You can define which column from BigQuery to use as an index in the destination DataFrame as well as a preferred column order as follows:
data_frame = pandas_gbq.read_gbq(
'SELECT * FROM `test_dataset.test_table`',
project_id=projectid,
index_col='index_column_name',
columns=['col1', 'col2'])
Querying with legacy SQL syntax¶
The dialect
argument can be used to indicate whether to use
BigQuery’s 'legacy'
SQL or BigQuery’s 'standard'
SQL. The
default value is 'standard'
.
sql = """
SELECT country_name, alpha_2_code
FROM [bigquery-public-data:utility_us.country_code_iso]

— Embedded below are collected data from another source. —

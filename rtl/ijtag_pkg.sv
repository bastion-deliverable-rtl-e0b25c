// Shared types and helpers for the IEEE 1687 (IJTAG) scan networks.
//
// tap_state_e and tap_next() give the sixteen-state IEEE 1149.1 TAP state machine; the TAP
// controller and the Fault Manager (which mirrors the TAP it drives) both use them.
// scan_ctl_t is the bundle of data-register controls every scan cell receives: reset (the TAP
// is in Test-Logic-Reset), capture, shift and update. All cells act on the rising TCK edge that
// leaves the named TAP state.
// The tree helpers size the balanced k-ary network of modified SIBs: level l (1..h) holds k^l
// nodes, stored level after level in one flat array.
package ijtag_pkg;

  typedef enum logic [3:0] {
    TAP_TLR, TAP_RTI,
    TAP_SEL_DR, TAP_CAP_DR, TAP_SHIFT_DR, TAP_EXIT1_DR, TAP_PAUSE_DR, TAP_EXIT2_DR, TAP_UPD_DR,
    TAP_SEL_IR, TAP_CAP_IR, TAP_SHIFT_IR, TAP_EXIT1_IR, TAP_PAUSE_IR, TAP_EXIT2_IR, TAP_UPD_IR
  } tap_state_e;

  typedef struct packed {
    logic reset;    // TAP in Test-Logic-Reset: return to reset values
    logic capture;  // Capture-DR
    logic shift;    // Shift-DR
    logic update;   // Update-DR
  } scan_ctl_t;

  function automatic tap_state_e tap_next(tap_state_e s, logic tms);
    unique case (s)
      TAP_TLR:      return tms ? TAP_TLR      : TAP_RTI;
      TAP_RTI:      return tms ? TAP_SEL_DR   : TAP_RTI;
      TAP_SEL_DR:   return tms ? TAP_SEL_IR   : TAP_CAP_DR;
      TAP_CAP_DR:   return tms ? TAP_EXIT1_DR : TAP_SHIFT_DR;
      TAP_SHIFT_DR: return tms ? TAP_EXIT1_DR : TAP_SHIFT_DR;
      TAP_EXIT1_DR: return tms ? TAP_UPD_DR   : TAP_PAUSE_DR;
      TAP_PAUSE_DR: return tms ? TAP_EXIT2_DR : TAP_PAUSE_DR;
      TAP_EXIT2_DR: return tms ? TAP_UPD_DR   : TAP_SHIFT_DR;
      TAP_UPD_DR:   return tms ? TAP_SEL_DR   : TAP_RTI;
      TAP_SEL_IR:   return tms ? TAP_TLR      : TAP_CAP_IR;
      TAP_CAP_IR:   return tms ? TAP_EXIT1_IR : TAP_SHIFT_IR;
      TAP_SHIFT_IR: return tms ? TAP_EXIT1_IR : TAP_SHIFT_IR;
      TAP_EXIT1_IR: return tms ? TAP_UPD_IR   : TAP_PAUSE_IR;
      TAP_PAUSE_IR: return tms ? TAP_EXIT2_IR : TAP_PAUSE_IR;
      TAP_EXIT2_IR: return tms ? TAP_UPD_IR   : TAP_SHIFT_IR;
      TAP_UPD_IR:   return tms ? TAP_SEL_DR   : TAP_RTI;
      default:      return TAP_TLR;
    endcase
  endfunction

  // b^e for elaboration-time sizing
  function automatic int unsigned ipow(int unsigned b, int unsigned e);
    return b ** e;
  endfunction

  // index of the first node of level l (l >= 1) in the flat node array:
  // k + k^2 + ... + k^(l-1) = (k^l - k) / (k - 1)
  function automatic int unsigned level_offset(int unsigned k, int unsigned l);
    if (k < 2) return l - 1;
    return (k ** l - k) / (k - 1);
  endfunction

  // number of modified SIBs in a balanced tree of h levels below SIB0
  function automatic int unsigned tree_nodes(int unsigned k, int unsigned h);
    return level_offset(k, h + 1);
  endfunction

endpackage
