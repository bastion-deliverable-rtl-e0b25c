// Configuration of the trigger logic that starts and stops an IJTAG instrument.
// The modes are the document's; the encodings and the 16-bit delay fields (system clock
// cycles) are this design's.
package trig_pkg;

  typedef enum logic {
    START_DIRECT,            // run as soon as the trigger source is asserted
    START_DELAYED            // run start_delay cycles after the assertion
  } start_mode_e;

  typedef enum logic [1:0] {
    STOP_TRIGGERED,          // stop when the trigger source is de-asserted
    STOP_TRIG_DELAYED,       // stop stop_delay cycles after the de-assertion
    STOP_MANUAL,             // stay active until a clear command
    STOP_SELF                // stop when the instrument reports it has finished
  } stop_mode_e;

  typedef enum logic [1:0] {
    REARM_SINGLE,            // one execution, then wait for an arm command
    REARM_AUTO,              // armed again right after the execution
    REARM_DELAYED            // armed again rearm_delay cycles after the execution
  } rearm_mode_e;

  typedef struct packed {
    start_mode_e start_mode;
    stop_mode_e  stop_mode;
    rearm_mode_e rearm_mode;
    logic [15:0] start_delay;
    logic [15:0] stop_delay;
    logic [15:0] rearm_delay;
  } trig_cfg_t;

endpackage
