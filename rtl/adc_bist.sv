// Digital engine of the ADC built-in self-test (ADC-BIST).
//
// One run tests one capacitance configuration of the ADC's capacitor network: on a rising
// edge of start the engine loads cap_data onto cap_cfg, raises charge and counts clk cycles
// until the analog side's comparator (cmp) reports the network charged. The count is the
// result: done goes high, data_out holds the count and status tells whether it equals
// counter_ref (1 = pass). If cmp never comes the count stops at its maximum and the run
// fails. rst is the asynchronous reset, interrupt a synchronous reset that aborts a run.
// The ports of the engine (Clk, Rst, Interrupt, Start, capData 14 bits, counterRef 16 bits;
// Done, Status, DataOut 16 bits) follow the document; the counting scheme is the simplest
// reading of "the test will run for a time proportional to the reference counter value" and
// is this design's own, as is the charge/cmp interface to the analog part.
// Timing: the count is the number of clk cycles from the cycle after start is seen to the
// cycle cmp is seen high.
module adc_bist #(
  parameter int unsigned CAP_W = 14,
  parameter int unsigned CNT_W = 16
) (
  input  logic             clk,
  input  logic             rst,
  input  logic             interrupt,
  input  logic             start,
  input  logic [CAP_W-1:0] cap_data,
  input  logic [CNT_W-1:0] counter_ref,
  output logic             done,
  output logic             status,
  output logic [CNT_W-1:0] data_out,
  // analog side
  output logic [CAP_W-1:0] cap_cfg,
  output logic             charge,
  input  logic             cmp
);

  logic             start_q, running;
  logic [CNT_W-1:0] cnt, ref_q;

  always_ff @(posedge clk or posedge rst) begin
    if (rst) begin
      start_q  <= 1'b0;
      running  <= 1'b0;
      cnt      <= '0;
      ref_q    <= '0;
      done     <= 1'b0;
      status   <= 1'b0;
      data_out <= '0;
      cap_cfg  <= '0;
      charge   <= 1'b0;
    end else if (interrupt) begin
      start_q  <= start;
      running  <= 1'b0;
      cnt      <= '0;
      done     <= 1'b0;
      status   <= 1'b0;
      charge   <= 1'b0;
    end else begin
      start_q <= start;
      if (start && !start_q) begin
        running <= 1'b1;
        cnt     <= '0;
        ref_q   <= counter_ref;
        cap_cfg <= cap_data;
        charge  <= 1'b1;
        done    <= 1'b0;
        status  <= 1'b0;
      end else if (running) begin
        if (cmp || cnt == '1) begin
          running  <= 1'b0;
          charge   <= 1'b0;
          done     <= 1'b1;
          data_out <= cnt;
          status   <= cmp && (cnt == ref_q);
        end else begin
          cnt <= cnt + 1'b1;
        end
      end
    end
  end

endmodule
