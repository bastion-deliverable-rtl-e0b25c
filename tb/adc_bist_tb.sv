// Testbench of the ADC-BIST engine with the capacitor-network stand-in. For a set of
// configurations it works out the count the engine must reach from the stand-in's delay
// rule (the cycle cmp is seen, counted from the cycle after start), checks done, status and
// data_out for a correct and a wrong reference, checks the run time in cycles, that an
// aged configuration fails, and that interrupt aborts a run.
module adc_bist_tb;
  logic clk = 0, rst = 1, interrupt = 0, start = 0, done, status, charge, cmp;
  logic [13:0] cap_data = '0, cap_cfg;
  logic [15:0] counter_ref = '0, data_out;
  int unsigned aging = 0;
  always #5 clk = ~clk;
  adc_bist dut (.clk, .rst, .interrupt, .start, .cap_data, .counter_ref, .done, .status,
    .data_out, .cap_cfg, .charge, .cmp);
  adc_cap_model u_cap (.clk, .cap_cfg, .charge, .aging, .cmp);
  int checks = 0, failures = 0;
  task automatic check(input bit ok, input string what);
    checks++; if (!ok) begin failures++; $display("FAIL: %s", what); end
  endtask
  // expected count: cmp rises at the clk edge where the model's counter reaches delay-1,
  // the engine sees it one cycle later
  function automatic int exp_count(input logic [13:0] cfg, input int unsigned ag);
    return 20 + (int'(cfg) % 97) * 3 + (cfg[0] ? int'(ag) : 0);
  endfunction
  task automatic run(input logic [13:0] cfg, input logic [15:0] rf, output int cycles);
    @(negedge clk); cap_data = cfg; counter_ref = rf; start = 1;
    cycles = 0;
    @(negedge clk); start = 0;
    while (!done && cycles < 2000) begin @(negedge clk); cycles++; end
  endtask
  initial begin
    int cyc, e;
    logic [13:0] cfgs [6] = '{14'd4, 14'd10, 14'd96, 14'd150, 14'd7, 14'd3001};
    #22 rst = 0;
    foreach (cfgs[i]) begin
      e = exp_count(cfgs[i], 0);
      run(cfgs[i], 16'(e), cyc);
      check(done && status && data_out == 16'(e), $sformatf("cfg %0d pass, count %0d exp %0d", cfgs[i], data_out, e));
      check(cyc == e + 1, $sformatf("run time %0d cycles exp %0d", cyc, e + 1));
      run(cfgs[i], 16'(e + 1), cyc);
      check(done && !status, "wrong reference fails");
    end
    aging = 5;
    run(14'd7, 16'(exp_count(14'd7, 0)), cyc);
    check(done && !status && data_out == 16'(exp_count(14'd7, 5)), "aged configuration fails with longer count");
    run(14'd4, 16'(exp_count(14'd4, 0)), cyc);
    check(done && status, "even configuration unaffected");
    // interrupt aborts
    @(negedge clk); cap_data = 14'd90; counter_ref = 16'd0; start = 1;
    @(negedge clk); start = 0;
    repeat (10) @(negedge clk);
    interrupt = 1; @(negedge clk); interrupt = 0;
    repeat (400) @(negedge clk);
    check(!done && !charge, "interrupt aborts the run");
    $display("TB_RESULT checks=%0d failures=%0d", checks, failures);
    $finish;
  end
  initial begin #1000000; failures++; $display("TB_RESULT checks=%0d failures=%0d", checks, failures); $finish; end
endmodule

WHERE alpha_2_code LIKE 'Z%'
"""
df = pandas_gbq.read_gbq(
sql,
project_id=project_id,
# Set the dialect to "legacy" to use legacy SQL syntax. As of
# pandas-gbq version 0.10.0, the default dialect is "standard".
dialect="legacy",
)
Inferring the DataFrame’s dtypes¶
The read_gbq()
method infers the pandas dtype for each
column, based on the BigQuery table schema.
BigQuery Data Type |
dtype |
---|---|
BOOL |
boolean |
INT64 |
Int64 |
FLOAT64 |
float64 |
TIME |
dbtime |
DATE |
dbdate or object |
DATETIME |
datetime64[ns] or object |
TIMESTAMP |
datetime64[ns, UTC] or object |
If any DATE/DATETIME/TIMESTAMP value is outside of the range of pandas.Timestamp.min (1677-09-22) and pandas.Timestamp.max (2262-04-11), the data type maps to the pandas object dtype.
Improving download performance¶
Use the BigQuery Storage API to download large (>125 MB) query results more
quickly (but at an increased cost) by setting
use_bqstorage_api
to True
.
Enable the BigQuery Storage API on the project you are using to run queries.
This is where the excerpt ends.